The problem: Copy verbatim the block of lines in the entries below whose first line contains "for (int w = 0; w < 5; w++)" and whose last line contains "repeat (3) @(posedge clk);". Leave out all other lines.

Data listing:
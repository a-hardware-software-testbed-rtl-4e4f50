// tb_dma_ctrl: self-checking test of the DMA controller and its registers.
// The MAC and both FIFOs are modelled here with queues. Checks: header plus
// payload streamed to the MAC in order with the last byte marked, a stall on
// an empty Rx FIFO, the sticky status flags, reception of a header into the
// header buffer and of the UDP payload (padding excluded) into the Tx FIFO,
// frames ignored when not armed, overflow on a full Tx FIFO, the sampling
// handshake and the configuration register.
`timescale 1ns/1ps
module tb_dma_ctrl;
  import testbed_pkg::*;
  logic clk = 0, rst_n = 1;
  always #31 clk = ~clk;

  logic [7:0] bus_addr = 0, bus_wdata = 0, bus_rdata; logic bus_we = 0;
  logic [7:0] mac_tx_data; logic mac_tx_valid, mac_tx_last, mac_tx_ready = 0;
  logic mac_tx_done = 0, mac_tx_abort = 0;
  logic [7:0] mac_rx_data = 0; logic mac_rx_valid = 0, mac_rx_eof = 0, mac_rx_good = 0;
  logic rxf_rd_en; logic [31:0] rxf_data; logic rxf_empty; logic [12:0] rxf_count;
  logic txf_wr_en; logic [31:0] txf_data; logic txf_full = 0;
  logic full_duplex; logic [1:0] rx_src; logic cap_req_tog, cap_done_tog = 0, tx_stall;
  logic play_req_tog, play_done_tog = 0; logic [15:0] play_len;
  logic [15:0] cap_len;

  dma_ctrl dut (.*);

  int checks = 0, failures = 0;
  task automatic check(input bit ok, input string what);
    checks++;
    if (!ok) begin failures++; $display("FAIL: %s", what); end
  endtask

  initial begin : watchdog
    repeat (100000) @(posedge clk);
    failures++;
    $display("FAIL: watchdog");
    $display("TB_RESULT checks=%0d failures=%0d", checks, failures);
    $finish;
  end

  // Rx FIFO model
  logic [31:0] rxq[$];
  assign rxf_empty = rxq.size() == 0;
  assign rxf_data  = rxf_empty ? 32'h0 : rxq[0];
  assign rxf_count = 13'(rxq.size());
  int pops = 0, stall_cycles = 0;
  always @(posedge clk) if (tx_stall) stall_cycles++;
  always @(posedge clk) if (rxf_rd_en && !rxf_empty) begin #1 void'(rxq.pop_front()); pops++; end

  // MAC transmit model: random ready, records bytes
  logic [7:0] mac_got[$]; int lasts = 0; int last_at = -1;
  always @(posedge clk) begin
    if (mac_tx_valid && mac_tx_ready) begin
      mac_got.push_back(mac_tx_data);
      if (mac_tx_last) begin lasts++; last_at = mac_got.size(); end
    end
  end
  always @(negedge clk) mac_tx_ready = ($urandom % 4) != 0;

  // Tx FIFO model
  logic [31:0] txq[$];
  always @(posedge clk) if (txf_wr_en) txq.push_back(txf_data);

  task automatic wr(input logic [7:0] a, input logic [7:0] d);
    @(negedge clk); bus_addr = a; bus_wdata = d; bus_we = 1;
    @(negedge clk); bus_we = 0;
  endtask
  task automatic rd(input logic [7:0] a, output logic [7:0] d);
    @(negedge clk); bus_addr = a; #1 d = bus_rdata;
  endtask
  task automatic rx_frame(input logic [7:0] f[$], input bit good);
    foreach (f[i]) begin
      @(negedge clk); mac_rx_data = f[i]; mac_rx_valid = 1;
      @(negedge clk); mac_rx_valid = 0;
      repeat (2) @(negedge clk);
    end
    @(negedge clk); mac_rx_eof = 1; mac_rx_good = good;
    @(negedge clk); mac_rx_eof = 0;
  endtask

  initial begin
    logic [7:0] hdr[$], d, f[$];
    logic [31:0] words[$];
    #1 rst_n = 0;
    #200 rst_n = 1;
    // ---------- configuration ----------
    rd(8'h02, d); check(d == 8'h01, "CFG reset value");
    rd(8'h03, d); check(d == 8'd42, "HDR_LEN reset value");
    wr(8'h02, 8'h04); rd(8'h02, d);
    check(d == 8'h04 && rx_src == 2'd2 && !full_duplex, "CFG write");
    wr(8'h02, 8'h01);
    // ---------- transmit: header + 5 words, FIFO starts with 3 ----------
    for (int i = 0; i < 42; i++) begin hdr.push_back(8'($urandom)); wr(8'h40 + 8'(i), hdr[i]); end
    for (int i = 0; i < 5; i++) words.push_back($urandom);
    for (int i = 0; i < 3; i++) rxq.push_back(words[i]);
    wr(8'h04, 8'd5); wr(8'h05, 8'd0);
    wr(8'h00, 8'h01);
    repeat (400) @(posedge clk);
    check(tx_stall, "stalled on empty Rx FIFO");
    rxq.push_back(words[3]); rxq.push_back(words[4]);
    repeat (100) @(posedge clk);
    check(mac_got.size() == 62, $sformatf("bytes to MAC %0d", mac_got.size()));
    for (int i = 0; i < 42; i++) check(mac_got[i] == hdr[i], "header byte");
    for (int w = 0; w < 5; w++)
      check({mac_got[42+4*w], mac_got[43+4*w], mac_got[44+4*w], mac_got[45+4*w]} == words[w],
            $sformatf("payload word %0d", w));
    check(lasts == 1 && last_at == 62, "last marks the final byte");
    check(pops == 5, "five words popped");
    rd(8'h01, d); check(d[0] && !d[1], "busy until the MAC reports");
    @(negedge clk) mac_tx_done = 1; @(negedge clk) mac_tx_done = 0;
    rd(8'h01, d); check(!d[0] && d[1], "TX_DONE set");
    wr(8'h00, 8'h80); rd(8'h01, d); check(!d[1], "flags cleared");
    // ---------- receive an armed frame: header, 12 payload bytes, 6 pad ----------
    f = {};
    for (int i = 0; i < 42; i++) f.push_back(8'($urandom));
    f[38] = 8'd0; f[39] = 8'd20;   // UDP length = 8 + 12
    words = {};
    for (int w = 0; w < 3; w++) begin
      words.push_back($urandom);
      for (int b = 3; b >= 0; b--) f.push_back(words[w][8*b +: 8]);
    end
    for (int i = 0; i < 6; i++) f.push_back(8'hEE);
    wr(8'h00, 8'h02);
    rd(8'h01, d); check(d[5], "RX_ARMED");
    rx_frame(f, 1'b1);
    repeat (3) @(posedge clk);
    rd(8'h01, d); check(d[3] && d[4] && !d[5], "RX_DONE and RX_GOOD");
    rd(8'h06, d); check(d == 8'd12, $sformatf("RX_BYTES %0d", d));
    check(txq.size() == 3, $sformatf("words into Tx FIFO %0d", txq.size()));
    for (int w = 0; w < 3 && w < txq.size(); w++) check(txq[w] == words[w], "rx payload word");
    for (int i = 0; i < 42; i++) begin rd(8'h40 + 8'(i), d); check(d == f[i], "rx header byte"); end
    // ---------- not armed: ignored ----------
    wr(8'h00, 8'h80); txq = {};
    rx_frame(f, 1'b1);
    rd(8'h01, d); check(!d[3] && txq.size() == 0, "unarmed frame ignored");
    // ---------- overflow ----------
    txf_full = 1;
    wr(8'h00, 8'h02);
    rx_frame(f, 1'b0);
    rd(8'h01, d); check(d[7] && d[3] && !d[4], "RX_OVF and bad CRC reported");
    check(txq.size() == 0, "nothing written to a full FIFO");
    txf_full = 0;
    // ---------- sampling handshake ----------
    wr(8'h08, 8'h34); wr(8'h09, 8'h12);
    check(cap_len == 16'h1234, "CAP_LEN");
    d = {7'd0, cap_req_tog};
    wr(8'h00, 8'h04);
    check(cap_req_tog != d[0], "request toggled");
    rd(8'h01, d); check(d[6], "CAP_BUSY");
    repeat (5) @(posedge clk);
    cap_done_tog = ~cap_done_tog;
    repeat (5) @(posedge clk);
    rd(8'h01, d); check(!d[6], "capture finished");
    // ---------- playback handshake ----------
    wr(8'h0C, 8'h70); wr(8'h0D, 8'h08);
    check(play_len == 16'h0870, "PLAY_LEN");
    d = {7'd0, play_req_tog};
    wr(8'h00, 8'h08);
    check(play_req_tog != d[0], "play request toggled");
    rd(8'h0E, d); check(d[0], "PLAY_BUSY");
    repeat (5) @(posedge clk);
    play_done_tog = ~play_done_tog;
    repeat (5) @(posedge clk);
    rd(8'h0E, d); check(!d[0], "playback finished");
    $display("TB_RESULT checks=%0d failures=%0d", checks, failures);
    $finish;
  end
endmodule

Task answer:
    for (int w = 0; w < 5; w++)
      check({mac_got[42+4*w], mac_got[43+4*w], mac_got[44+4*w], mac_got[45+4*w]} == words[w],
            $sformatf("payload word %0d", w));
    check(lasts == 1 && last_at == 62, "last marks the final byte");
    check(pops == 5, "five words popped");
    rd(8'h01, d); check(d[0] && !d[1], "busy until the MAC reports");
    @(negedge clk) mac_tx_done = 1; @(negedge clk) mac_tx_done = 0;
    rd(8'h01, d); check(!d[0] && d[1], "TX_DONE set");
    wr(8'h00, 8'h80); rd(8'h01, d); check(!d[1], "flags cleared");
    // ---------- receive an armed frame: header, 12 payload bytes, 6 pad ----------
    f = {};
    for (int i = 0; i < 42; i++) f.push_back(8'($urandom));
    f[38] = 8'd0; f[39] = 8'd20;   // UDP length = 8 + 12
    words = {};
    for (int w = 0; w < 3; w++) begin
      words.push_back($urandom);
      for (int b = 3; b >= 0; b--) f.push_back(words[w][8*b +: 8]);
    end
    for (int i = 0; i < 6; i++) f.push_back(8'hEE);
    wr(8'h00, 8'h02);
    rd(8'h01, d); check(d[5], "RX_ARMED");
    rx_frame(f, 1'b1);
    repeat (3) @(posedge clk);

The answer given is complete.